**Directions for this task**
Beginning at the first line of the data, print each line exactly, stopping after the line that contains "operands from the register file".

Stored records
[Start of Attachment]
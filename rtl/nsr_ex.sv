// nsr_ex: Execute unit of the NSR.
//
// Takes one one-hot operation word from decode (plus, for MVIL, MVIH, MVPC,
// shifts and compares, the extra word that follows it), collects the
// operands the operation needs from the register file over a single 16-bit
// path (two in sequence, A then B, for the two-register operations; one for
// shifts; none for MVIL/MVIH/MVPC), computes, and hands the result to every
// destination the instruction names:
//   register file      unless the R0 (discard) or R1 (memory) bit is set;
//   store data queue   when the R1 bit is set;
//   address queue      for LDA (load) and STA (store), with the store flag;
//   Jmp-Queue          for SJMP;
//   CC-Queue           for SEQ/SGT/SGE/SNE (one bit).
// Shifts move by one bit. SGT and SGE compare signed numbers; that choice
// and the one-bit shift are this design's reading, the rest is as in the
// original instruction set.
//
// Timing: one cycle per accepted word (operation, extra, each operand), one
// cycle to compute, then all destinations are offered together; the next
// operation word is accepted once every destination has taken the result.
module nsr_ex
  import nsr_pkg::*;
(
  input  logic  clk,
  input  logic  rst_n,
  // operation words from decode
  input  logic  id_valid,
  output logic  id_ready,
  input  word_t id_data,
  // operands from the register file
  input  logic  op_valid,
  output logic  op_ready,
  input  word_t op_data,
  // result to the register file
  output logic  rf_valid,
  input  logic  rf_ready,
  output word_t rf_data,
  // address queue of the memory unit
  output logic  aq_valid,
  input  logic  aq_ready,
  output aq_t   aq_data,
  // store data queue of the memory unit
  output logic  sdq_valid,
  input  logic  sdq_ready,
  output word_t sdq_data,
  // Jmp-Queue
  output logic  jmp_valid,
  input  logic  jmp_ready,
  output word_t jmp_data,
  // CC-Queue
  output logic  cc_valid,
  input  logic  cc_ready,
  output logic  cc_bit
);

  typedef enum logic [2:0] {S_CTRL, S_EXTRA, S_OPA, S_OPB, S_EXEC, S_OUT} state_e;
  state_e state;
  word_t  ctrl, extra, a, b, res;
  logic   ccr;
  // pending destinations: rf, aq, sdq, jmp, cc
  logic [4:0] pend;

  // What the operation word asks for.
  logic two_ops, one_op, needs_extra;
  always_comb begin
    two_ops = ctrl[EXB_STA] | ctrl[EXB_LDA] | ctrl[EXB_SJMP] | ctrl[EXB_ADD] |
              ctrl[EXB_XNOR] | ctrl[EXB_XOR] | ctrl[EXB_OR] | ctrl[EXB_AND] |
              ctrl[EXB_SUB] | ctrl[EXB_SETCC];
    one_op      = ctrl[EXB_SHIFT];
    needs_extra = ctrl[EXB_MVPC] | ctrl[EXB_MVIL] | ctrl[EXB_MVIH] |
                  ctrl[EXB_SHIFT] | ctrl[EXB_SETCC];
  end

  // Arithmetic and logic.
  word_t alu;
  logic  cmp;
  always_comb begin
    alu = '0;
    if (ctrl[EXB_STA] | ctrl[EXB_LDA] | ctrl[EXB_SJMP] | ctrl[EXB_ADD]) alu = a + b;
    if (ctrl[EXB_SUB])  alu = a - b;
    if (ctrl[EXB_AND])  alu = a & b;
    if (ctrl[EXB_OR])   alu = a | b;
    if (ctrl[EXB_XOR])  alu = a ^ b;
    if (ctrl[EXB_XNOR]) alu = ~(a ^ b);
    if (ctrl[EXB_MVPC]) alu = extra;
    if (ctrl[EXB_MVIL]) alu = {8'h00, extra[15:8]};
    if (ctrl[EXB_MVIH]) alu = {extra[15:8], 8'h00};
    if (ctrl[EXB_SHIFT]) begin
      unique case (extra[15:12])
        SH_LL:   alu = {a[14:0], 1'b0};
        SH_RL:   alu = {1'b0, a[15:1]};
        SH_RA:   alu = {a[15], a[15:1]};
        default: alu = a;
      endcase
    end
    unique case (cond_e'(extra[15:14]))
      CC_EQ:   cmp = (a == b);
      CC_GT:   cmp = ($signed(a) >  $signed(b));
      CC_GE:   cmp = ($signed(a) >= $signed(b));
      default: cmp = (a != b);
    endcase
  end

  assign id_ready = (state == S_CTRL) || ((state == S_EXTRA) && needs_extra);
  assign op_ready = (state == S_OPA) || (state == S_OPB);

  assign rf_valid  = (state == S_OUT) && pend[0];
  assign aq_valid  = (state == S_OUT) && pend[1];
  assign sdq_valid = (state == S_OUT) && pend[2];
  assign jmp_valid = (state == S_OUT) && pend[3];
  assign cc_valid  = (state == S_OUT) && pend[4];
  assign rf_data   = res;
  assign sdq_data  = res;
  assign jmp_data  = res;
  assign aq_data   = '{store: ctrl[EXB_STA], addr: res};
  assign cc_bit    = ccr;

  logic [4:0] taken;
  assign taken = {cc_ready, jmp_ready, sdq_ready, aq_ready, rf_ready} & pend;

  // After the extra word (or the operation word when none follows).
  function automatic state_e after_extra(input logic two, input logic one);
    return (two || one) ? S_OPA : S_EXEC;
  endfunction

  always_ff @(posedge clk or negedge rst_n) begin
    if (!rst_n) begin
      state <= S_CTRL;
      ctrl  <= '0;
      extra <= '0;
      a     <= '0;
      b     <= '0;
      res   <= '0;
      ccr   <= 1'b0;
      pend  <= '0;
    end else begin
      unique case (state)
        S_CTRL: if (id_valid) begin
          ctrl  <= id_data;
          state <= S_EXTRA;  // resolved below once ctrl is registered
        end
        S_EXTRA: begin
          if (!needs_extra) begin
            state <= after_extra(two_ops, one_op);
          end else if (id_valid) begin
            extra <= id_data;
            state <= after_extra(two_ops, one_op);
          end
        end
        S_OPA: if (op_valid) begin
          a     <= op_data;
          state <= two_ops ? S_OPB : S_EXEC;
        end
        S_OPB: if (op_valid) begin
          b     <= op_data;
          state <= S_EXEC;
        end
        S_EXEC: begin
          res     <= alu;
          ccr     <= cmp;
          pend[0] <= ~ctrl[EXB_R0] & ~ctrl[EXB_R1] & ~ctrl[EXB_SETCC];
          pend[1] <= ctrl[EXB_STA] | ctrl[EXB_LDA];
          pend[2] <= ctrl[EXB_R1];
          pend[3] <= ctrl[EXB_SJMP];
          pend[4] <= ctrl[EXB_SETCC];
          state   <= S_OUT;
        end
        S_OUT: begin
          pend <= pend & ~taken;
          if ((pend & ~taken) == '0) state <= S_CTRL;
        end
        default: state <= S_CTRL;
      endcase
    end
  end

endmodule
[End of Attachment]
**Solution**
filename rtl/nsr_ex.sv
// nsr_ex: Execute unit of the NSR.
//
// Takes one one-hot operation word from decode (plus, for MVIL, MVIH, MVPC,
// shifts and compares, the extra word that follows it), collects the
// operands the operation needs from the register file over a single 16-bit
// path (two in sequence, A then B, for the two-register operations; one for
// shifts; none for MVIL/MVIH/MVPC), computes, and hands the result to every
// destination the instruction names:
//   register file      unless the R0 (discard) or R1 (memory) bit is set;
//   store data queue   when the R1 bit is set;
//   address queue      for LDA (load) and STA (store), with the store flag;
//   Jmp-Queue          for SJMP;
//   CC-Queue           for SEQ/SGT/SGE/SNE (one bit).
// Shifts move by one bit. SGT and SGE compare signed numbers; that choice
// and the one-bit shift are this design's reading, the rest is as in the
// original instruction set.
//
// Timing: one cycle per accepted word (operation, extra, each operand), one
// cycle to compute, then all destinations are offered together; the next
// operation word is accepted once every destination has taken the result.
module nsr_ex
  import nsr_pkg::*;
(
  input  logic  clk,
  input  logic  rst_n,
  // operation words from decode
  input  logic  id_valid,
  output logic  id_ready,
  input  word_t id_data,
  // operands from the register file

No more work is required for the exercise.